# De Rosa Planet -- Buying used?



## RJ80 (May 29, 2010)

Anyone have any knowledge about a De Rosa Planet? I've got a thread started in the general bikes section and am looking at a used example locally. I'm having difficulty finding much info about the bike. The seller says it was built in 2007 (though I think the frame might be older -- around 2003?) and it's in reasonable shape, but clearly with some miles on it. Full Campy Centaur gruppo, Deda cockpit. This is the Aluminum frame with carbon seat stays. 

What should I look out for? Anyone have any problems with this bike? I'm between this or a new Felt F75, which is a similar aluminum/carbon stays design with full 105. Is it silly to buy a five year old bike if I'm new to the game?


----------



## bestT (Jan 29, 2004)

*mine cracked...*

examine the carbon/aluminum joints carefully...


----------



## enac (Aug 24, 2007)

Also there are weight limits to some De Rosa frames.
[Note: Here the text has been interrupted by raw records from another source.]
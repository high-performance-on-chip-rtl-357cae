# Logic-layer network-on-chip for processors with stacked DRAM

When DRAM is stacked directly on top of a multi-core processor, each core
sits under its own slice of main memory (a *rank*). Most of a core's traffic
can then go straight up to the rank above it. But any core may still address
any rank. This design is the interconnect on the processor's logic layer
that serves both kinds of traffic:

* a 4 x 4 mesh of virtual-channel wormhole routers carries requests and
  responses between cores and remote ranks;
* a **logic-layer network interface (LLNI)** at every node joins the node's
  processor (an AXI master) and the controller of the rank above it (an AXI
  slave) to the node's router.

The LLNI gives requests for the node's own rank a direct path from the
processor side to the memory side, so that local accesses never enter the
network. Remote requests are packetised and sent through the mesh. Responses
from different ranks can overtake each other in the mesh, so the interface
gives every request a per-ID **sequence number**. A **reorder buffer** then
puts the responses back into the order AXI requires before the processor
sees them.

All of it is synthesizable SystemVerilog in `rtl/`. Processors, memory
controllers and the DRAM are outside the design: the top module brings out
one AXI slave port and one AXI master port per node.

## Platform at a glance

| item | value |
|---|---|
| mesh | 4 x 4, node `n = y*4 + x`, x grows East, y grows South |
| router | 5 ports (N, E, S, W, Local), XY routing, wormhole switching |
| virtual channels | 2 per input port: VC 0 requests, VC 1 responses |
| VC buffer | 5 flits |
| flit | 32-bit payload + head, tail and VC sideband bits |
| flow control | credits, one per flit per VC |
| NI queues | 8 entries each (AXI AR/AW/W/R/B, packet queue per VC, request-information FIFOs) |
| reorder buffer | 6 slots x 8 words = 48 words per node |
| outstanding transactions | at most 6 per node |
| AXI subset | ID 4 bits, address 32 bits, burst length 1..8 beats (INCR), data 32 bits |
| address map | bits [30:27] select the node whose 128 MB rank holds the address (16 x 128 MB = 2 GB) |

The top module is `noc_platform` (parameters `MESH_X`, `MESH_Y`, both 4). Its
ports are per-node arrays:

* `s_ar/s_aw/s_w/s_r/s_b` with their valid/ready bits: the processor side.
  The NI is the AXI slave here.
* `m_ar/m_aw/m_w/m_r/m_b` with their valid/ready bits: the memory side. The
  NI is the AXI master here.
* `ev_rob_store` and `ev_rob_release`: one-cycle strobes, one per node. They
  fire when a response is parked in, or released from, the reorder buffer.

The shared types (`flit_t`, `header_t`, the AXI channel structs) and all
sizes are in `rtl/noc_pkg.sv`.

## Packets

Every packet starts with a one-flit header:

| bits | field | meaning |
|---|---|---|
| 31:30 | kind | 00 read request, 01 write request, 10 read response, 11 write response |
| 29:28 / 27:26 | dst_x / dst_y | destination node |
| 25:24 / 23:22 | src_x / src_y | source node (where the response goes) |
| 21:18 | id | AXI transaction ID |
| 17:14 | seq | sequence number within that ID |
| 13:10 | len | AXI burst length minus one |
| 9:2 | reserved | zero |
| 1:0 | resp | AXI response code (write responses) |

The four packet kinds:

* read request: header, address (2 flits);
* write request: header, address, then `len+1` data flits;
* read response: header, then `len+1` data flits;
* write response: the header alone, with head and tail set on the same flit.

Bit 31 of the header (the top bit of `kind`) separates requests from
responses. Two things depend on it:

* the packetizer picks the VC from it;
* at the receiving NI, the detector uses it to steer the packet either to the
  memory side or to the processor side.

## The router (`router`)

Each of the five input channels (`input_channel`) holds two VC FIFOs, one
per message class, and a routing unit (`xy_route`). The routing unit
computes the output port from the header's destination. Once a VC wins an
output VC it stays *active* until its tail flit leaves.

* **VC allocation** (`vc_allocator`):
  * A waiting header flit asks for the output VC of its own class on its
    output port. Requests stay on VC 0 and responses on VC 1 at every hop.
  * Each of the 10 output VCs has a round-robin arbiter.
  * A granted output VC is *busy* until the switch allocator reports that the
    packet's tail has passed. This is what makes the switching wormhole:
    packets never interleave within a VC.
* **Switch allocation** (`switch_allocator`):
  * Allocation is separable and input-first. Each input first picks one of
    its active VCs that has a credit for its output VC. Each output then picks
    one of the inputs that chose it. Both stages are round robin.
  * The allocator also keeps the credit counters of all output VCs. They
    start at 5, or at 8 on the Local port, where the downstream buffer is the
    NI's packet queue.
* **Crossbar** (`crossbar`): a 5 x 5 multiplexer with a register on every
  output. This register is the link register.
* **Credits**: an input channel returns one credit per flit popped, on that
  flit's VC, one cycle after the pop.

Timing with no contention:

* A header written into an input buffer at clock edge *e* gets its output VC
  at edge *e+1*.
* It leaves on the output link at edge *e+2*.
* Body flits follow at one per cycle.

Adjacent routers are joined in `noc_platform`. Router ports at the edge of
the mesh are tied off.

## The logic-layer network interface (`network_interface`)

```
processor (AXI master)                          stacked-DRAM controller (AXI slave)
   |  AR AW W          ^ R B                         ^ AR AW W         | R B
   v                   |                             |                 v
proc_axi_queue   proc_depacketizer          mem_depacketizer     mem_axi_queue
   |                   ^                       ^    | req. info        |
   |             reorder_unit                  |    v                  |
   +------------------> packetizer <-----------+----+------------------+
                  |  VC0 requests / VC1 responses |  local channel
                  v                               v
          router Local input        detector <--- packet_queue <--- router Local output
```

### Forward path: packetizer

The packetizer (`packetizer`) has two independent builders.

* **Request builder**:
  * It takes a read or a write from the processor queue, alternating when
    both wait. It does so only while the reorder unit reports `can_issue`.
  * In the same cycle it takes a sequence number for the transaction ID from
    the reorder unit. It also decodes the destination node from the address
    (`addr_decoder`).
  * It then sends the header, the address and, for a write, the data beats
    straight from the W queue. The last beat carries the tail.
* **Response builder**:
  * It pairs the head of the memory's R or B queue with the entry at the head
    of the matching request-information FIFO (see *Memory side* below).
  * It sends the response back to the source recorded there, carrying the
    original ID and sequence number.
If you are under 200lbs, I wouldn't worry.


----------



## RJ80 (May 29, 2010)

Both points good to know. I'm currently right around 200 lbs, just over. Hopefully not for long!

I think I'll take another good look at the bike tomorrow and have a test ride. Any advice for checking for cracks, etc? Or is it best to hold out for something else...


----------



## enac (Aug 24, 2007)

Ride it, buy it, ride it, have fun with it, enjoy it, then 
start lusting after a new 2011 De Rosa. It's human nature.


----------



## camrosa (Jul 27, 2009)

*Planet 2003*

Had mine since 2003 had no problems am 210lbs, more previously. Fantastic frame an very light. Love De Rosa's would not ride anything else. Also have an older full Aluminium Planet as a winter bike.


----------



## RJ80 (May 29, 2010)

*Bought it!*

Looks like I'm a member of the De Rosa club now. Photos to come in the photo thread.

Thanks for the warnings, encouragement. I had a careful look over and had the owner (a pro mechanic) tell me about its history. Campy Centaur gruppo with new cables and rebuilt shifters. 

I'm very happy.


----------